Recycling Will Complement, Not Replace, Mining
The FutuRaM report does not suggest that recycling alone can meet future demand for critical raw materials.
Instead, researchers envision a future where Europe’s resource strategy relies on three interconnected pillars:
- Domestic mining projects
- Strategic international imports
- Large-scale recycling and secondary material recovery
The key difference is that waste would become a permanent and increasingly important domestic source of raw materials rather than a disposal challenge.
This integrated approach could significantly strengthen Europe’s resilience against supply disruptions and geopolitical risks.
A New Industrial Sector Is Emerging
The findings also point toward the emergence of a rapidly expanding industry that sits between traditional mining and waste management.

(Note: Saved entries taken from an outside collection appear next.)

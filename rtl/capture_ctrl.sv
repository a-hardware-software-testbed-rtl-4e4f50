// capture_ctrl: sampling controller of the receive path, in the baseband
// clock domain.
//
// When the MCU, answering a sample request from the host, asks for sampling,
// a request toggle arrives from the system clock domain. This block
// synchronises it, then writes the next cap_len samples offered on
// s_valid/s_data (converter samples, FFT or equaliser output, chosen in the top)
// into the Rx FIFO, and returns a done toggle. A sample that meets a full
// FIFO is lost and counted in dropped. cap_len is read when the request
// arrives; it is held constant by the MCU while sampling runs, so it needs
// no synchroniser. fifo_wr_data is s_data itself, unregistered: the block
// only decides which words are written (fifo_wr_en), one per clock with no
// added latency. Toggle handshake and drop counter are this design's
// choices; the document describes the sampling step only.
module capture_ctrl
  import testbed_pkg::*;
(
  input  logic              clk,
  input  logic              rst_n,
  input  logic              req_tog,
  input  logic [15:0]       cap_len,
  output logic              done_tog,
  output logic              busy,
  input  logic              s_valid,
  input  logic [WORD_W-1:0] s_data,
  output logic              fifo_wr_en,
  output logic [WORD_W-1:0] fifo_wr_data,
  input  logic              fifo_full,
  output logic [15:0]       dropped
);
  logic [2:0]  req_sync;
  logic [15:0] left;

  assign fifo_wr_en   = busy && s_valid && !fifo_full;
  assign fifo_wr_data = s_data;

  always_ff @(posedge clk or negedge rst_n) begin
    if (!rst_n) begin
      req_sync <= '0;
      left     <= '0;
      busy     <= 1'b0;
      done_tog <= 1'b0;
      dropped  <= '0;
    end else begin
      req_sync <= {req_sync[1:0], req_tog};
      if (!busy) begin
        if (req_sync[2] != req_sync[1]) begin
          if (cap_len != 0) begin
            busy    <= 1'b1;
            left    <= cap_len;
            dropped <= '0;
          end else begin
            done_tog <= ~done_tog;
          end
        end
      end else if (s_valid) begin
        if (fifo_full && dropped != 16'hFFFF) dropped <= dropped + 1'b1;
        left <= left - 1'b1;
        if (left == 16'd1) begin
          busy     <= 1'b0;
          done_tog <= ~done_tog;
        end
      end
    end
  end
endmodule
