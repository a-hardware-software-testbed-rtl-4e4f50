// tb_capture_ctrl: self-checking test of the sampling controller.
// Checks that after a request exactly cap_len of the offered samples, in
// order, go to the FIFO, that done toggles once, that samples meeting a full
// FIFO are counted as dropped, and that nothing is written without a request.
`timescale 1ns/1ps
module tb_capture_ctrl;
  import testbed_pkg::*;
  logic clk = 0, rst_n = 1;
  always #25 clk = ~clk;
  logic req_tog = 0, done_tog, busy, s_valid = 0, fifo_wr_en, fifo_full = 0;
  logic [15:0] cap_len = 0, dropped;
  logic [WORD_W-1:0] s_data = 0, fifo_wr_data;

  capture_ctrl dut (.*);

  int checks = 0, failures = 0;
  task automatic check(input bit ok, input string what);
    checks++;
    if (!ok) begin failures++; $display("FAIL: %s", what); end
  endtask
  initial begin : watchdog
    repeat (20000) @(posedge clk);
    failures++;
    $display("FAIL: watchdog");
    $display("TB_RESULT checks=%0d failures=%0d", checks, failures);
    $finish;
  end

  logic [WORD_W-1:0] wrote[$];
  always @(posedge clk) if (fifo_wr_en) wrote.push_back(fifo_wr_data);
  // source: a counter, valid on two cycles of three
  int sc = 0;
  always @(negedge clk) begin
    s_valid = (sc % 3) != 2; s_data = WORD_W'(sc); sc++;
  end

  initial begin
    logic d0;
    logic [WORD_W-1:0] first;
    #1 rst_n = 0; #100 rst_n = 1;
    repeat (50) @(posedge clk);
    check(wrote.size() == 0, "idle writes nothing");
    cap_len = 16'd100; d0 = done_tog;
    req_tog = ~req_tog;
    wait (busy);
    wait (!busy);
    repeat (3) @(posedge clk);
    check(wrote.size() == 100, $sformatf("wrote %0d", wrote.size()));
    check(done_tog != d0, "done toggled");
    first = wrote[0];
    for (int i = 1; i < wrote.size(); i++)
      check(wrote[i] == wrote[i-1] + 1 || wrote[i] == wrote[i-1] + 2, "consecutive samples");
    check(wrote[99] - first <= 150, "no samples skipped");
    // full FIFO for part of the run
    wrote = {}; cap_len = 16'd60;
    req_tog = ~req_tog;
    wait (busy);
    repeat (10) @(posedge clk);
    fifo_full = 1;
    repeat (6) @(posedge clk);
    fifo_full = 0;
    wait (!busy);
    check(dropped > 0 && wrote.size() + int'(dropped) == 60,
          $sformatf("wrote %0d dropped %0d", wrote.size(), dropped));
    $display("TB_RESULT checks=%0d failures=%0d", checks, failures);
    $finish;
  end
endmodule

Businesses involved in the following areas are expected to play a growing role in Europe’s future raw materials ecosystem:
- Battery recycling facilities
- Rare earth magnet recovery plants
- Advanced sorting technologies
- Urban mining platforms
- Secondary raw material processors
- Critical minerals recovery technologies
As governments prioritize resource security and circular economy initiatives, these industries could become major beneficiaries of future investment and policy support.
Europe’s Future Resource Base Is Already Above Ground
The FutuRaM study fundamentally changes how Europe’s resource challenge is viewed. For decades, discussions around critical minerals have focused primarily on discovering new deposits and developing new mines. While those efforts remain essential, the report demonstrates that a substantial portion of Europe’s future supply may already exist within products, infrastructure, and equipment currently in circulation.
Over the next 25 years, millions of tonnes of batteries, vehicles, electronics, renewable energy components, and industrial assets will reach the end of their useful lives. The metals and minerals contained within them represent a strategic resource of enormous value. Europe’s largest untapped critical minerals reserve may not lie underground at all. Instead, it could be hidden in plain sight—embedded within the waste streams of modern society, waiting to be recovered, recycled, and returned to the economy.